====== ENTRIES SHOWN
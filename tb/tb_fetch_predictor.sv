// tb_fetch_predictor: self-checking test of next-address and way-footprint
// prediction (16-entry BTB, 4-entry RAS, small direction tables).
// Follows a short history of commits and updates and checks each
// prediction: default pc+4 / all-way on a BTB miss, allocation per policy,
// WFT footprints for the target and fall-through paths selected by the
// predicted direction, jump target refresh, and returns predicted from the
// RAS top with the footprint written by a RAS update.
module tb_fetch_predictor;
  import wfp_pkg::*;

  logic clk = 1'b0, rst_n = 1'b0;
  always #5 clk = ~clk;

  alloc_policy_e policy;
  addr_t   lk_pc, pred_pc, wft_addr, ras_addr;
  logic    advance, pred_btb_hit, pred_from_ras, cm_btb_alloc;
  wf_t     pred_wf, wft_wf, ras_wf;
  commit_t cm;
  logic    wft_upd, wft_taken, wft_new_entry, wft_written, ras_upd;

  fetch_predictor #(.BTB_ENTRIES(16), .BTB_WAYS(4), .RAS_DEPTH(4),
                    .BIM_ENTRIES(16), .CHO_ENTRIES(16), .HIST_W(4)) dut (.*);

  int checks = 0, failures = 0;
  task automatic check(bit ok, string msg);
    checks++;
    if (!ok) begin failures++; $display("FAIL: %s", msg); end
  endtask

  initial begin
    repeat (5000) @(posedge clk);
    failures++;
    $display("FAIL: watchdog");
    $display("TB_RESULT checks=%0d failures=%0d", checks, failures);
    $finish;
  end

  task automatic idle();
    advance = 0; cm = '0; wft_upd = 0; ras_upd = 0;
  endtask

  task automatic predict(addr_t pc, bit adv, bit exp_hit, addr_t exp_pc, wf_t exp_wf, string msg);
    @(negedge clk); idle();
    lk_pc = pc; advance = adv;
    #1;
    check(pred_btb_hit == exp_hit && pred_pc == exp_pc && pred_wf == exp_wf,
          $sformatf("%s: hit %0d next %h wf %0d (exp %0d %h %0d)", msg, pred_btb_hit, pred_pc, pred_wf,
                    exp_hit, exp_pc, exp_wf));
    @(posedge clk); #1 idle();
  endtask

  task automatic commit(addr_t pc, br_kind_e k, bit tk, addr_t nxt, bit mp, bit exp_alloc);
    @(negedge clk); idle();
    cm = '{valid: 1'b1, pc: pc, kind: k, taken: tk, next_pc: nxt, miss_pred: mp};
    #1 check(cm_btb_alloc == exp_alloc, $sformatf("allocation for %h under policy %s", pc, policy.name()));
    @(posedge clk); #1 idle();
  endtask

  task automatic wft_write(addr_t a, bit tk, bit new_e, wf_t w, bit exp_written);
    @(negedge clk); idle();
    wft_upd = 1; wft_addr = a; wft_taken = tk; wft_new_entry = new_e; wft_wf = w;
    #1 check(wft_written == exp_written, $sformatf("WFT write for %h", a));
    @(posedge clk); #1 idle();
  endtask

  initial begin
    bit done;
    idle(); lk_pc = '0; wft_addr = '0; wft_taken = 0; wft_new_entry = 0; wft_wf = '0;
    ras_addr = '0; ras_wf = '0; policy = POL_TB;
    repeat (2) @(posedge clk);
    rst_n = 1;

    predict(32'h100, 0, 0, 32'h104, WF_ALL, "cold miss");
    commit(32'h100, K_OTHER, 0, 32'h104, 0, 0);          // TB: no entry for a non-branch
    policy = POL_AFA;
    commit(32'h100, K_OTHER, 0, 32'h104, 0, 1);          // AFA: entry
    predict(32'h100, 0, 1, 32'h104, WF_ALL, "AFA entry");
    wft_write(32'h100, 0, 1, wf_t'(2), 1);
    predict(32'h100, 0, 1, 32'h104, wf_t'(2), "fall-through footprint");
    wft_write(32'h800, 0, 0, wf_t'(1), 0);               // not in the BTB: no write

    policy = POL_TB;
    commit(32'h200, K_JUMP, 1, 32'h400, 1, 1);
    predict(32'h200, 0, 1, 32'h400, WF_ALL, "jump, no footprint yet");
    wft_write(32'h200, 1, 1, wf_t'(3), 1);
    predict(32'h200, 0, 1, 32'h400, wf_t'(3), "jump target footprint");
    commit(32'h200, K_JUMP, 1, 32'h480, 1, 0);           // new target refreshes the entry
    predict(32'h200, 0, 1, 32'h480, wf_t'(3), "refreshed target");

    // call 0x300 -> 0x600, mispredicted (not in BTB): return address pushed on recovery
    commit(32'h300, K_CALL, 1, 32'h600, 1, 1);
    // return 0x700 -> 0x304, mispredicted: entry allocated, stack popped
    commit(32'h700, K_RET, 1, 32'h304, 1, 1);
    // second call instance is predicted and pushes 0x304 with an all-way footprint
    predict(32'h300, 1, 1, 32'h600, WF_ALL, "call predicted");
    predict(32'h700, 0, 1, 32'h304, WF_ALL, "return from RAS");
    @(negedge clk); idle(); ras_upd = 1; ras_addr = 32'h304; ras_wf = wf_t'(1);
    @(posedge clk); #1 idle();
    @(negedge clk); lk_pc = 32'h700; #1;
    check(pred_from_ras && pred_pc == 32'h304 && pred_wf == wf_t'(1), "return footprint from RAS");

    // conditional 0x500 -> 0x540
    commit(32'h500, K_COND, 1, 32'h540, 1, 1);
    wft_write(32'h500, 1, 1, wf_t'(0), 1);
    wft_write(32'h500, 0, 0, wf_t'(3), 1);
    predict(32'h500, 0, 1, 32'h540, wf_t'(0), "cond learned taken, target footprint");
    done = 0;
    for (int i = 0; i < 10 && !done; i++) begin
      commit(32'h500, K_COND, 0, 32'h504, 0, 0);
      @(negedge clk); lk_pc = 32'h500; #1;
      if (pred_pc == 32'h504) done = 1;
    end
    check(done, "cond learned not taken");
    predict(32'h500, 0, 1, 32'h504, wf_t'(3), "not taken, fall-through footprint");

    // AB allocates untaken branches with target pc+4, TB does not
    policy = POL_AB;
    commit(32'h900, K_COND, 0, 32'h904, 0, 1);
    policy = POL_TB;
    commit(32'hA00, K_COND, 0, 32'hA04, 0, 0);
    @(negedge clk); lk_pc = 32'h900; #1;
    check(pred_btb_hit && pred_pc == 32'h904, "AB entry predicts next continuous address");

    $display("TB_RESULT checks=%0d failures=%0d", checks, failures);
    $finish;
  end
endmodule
============
TASK REQUIREMENTS – Write out, exactly as given, the line containing "commit(32'h700, K_RET, 1, 32'h304, 1, 1);" and every line after it to the end of the records. Include nothing else.

SOLUTION TO THIS PROBLEM –
    commit(32'h700, K_RET, 1, 32'h304, 1, 1);
    // second call instance is predicted and pushes 0x304 with an all-way footprint
    predict(32'h300, 1, 1, 32'h600, WF_ALL, "call predicted");
    predict(32'h700, 0, 1, 32'h304, WF_ALL, "return from RAS");
    @(negedge clk); idle(); ras_upd = 1; ras_addr = 32'h304; ras_wf = wf_t'(1);
    @(posedge clk); #1 idle();
    @(negedge clk); lk_pc = 32'h700; #1;
    check(pred_from_ras && pred_pc == 32'h304 && pred_wf == wf_t'(1), "return footprint from RAS");

    // conditional 0x500 -> 0x540
    commit(32'h500, K_COND, 1, 32'h540, 1, 1);
    wft_write(32'h500, 1, 1, wf_t'(0), 1);
    wft_write(32'h500, 0, 0, wf_t'(3), 1);
    predict(32'h500, 0, 1, 32'h540, wf_t'(0), "cond learned taken, target footprint");
    done = 0;
    for (int i = 0; i < 10 && !done; i++) begin
      commit(32'h500, K_COND, 0, 32'h504, 0, 0);
      @(negedge clk); lk_pc = 32'h500; #1;
      if (pred_pc == 32'h504) done = 1;
    end
    check(done, "cond learned not taken");
    predict(32'h500, 0, 1, 32'h504, wf_t'(3), "not taken, fall-through footprint");

    // AB allocates untaken branches with target pc+4, TB does not
    policy = POL_AB;
    commit(32'h900, K_COND, 0, 32'h904, 0, 1);
    policy = POL_TB;
    commit(32'hA00, K_COND, 0, 32'hA04, 0, 0);
    @(negedge clk); lk_pc = 32'h900; #1;
    check(pred_btb_hit && pred_pc == 32'h904, "AB entry predicts next continuous address");

    $display("TB_RESULT checks=%0d failures=%0d", checks, failures);
    $finish;
  end
endmodule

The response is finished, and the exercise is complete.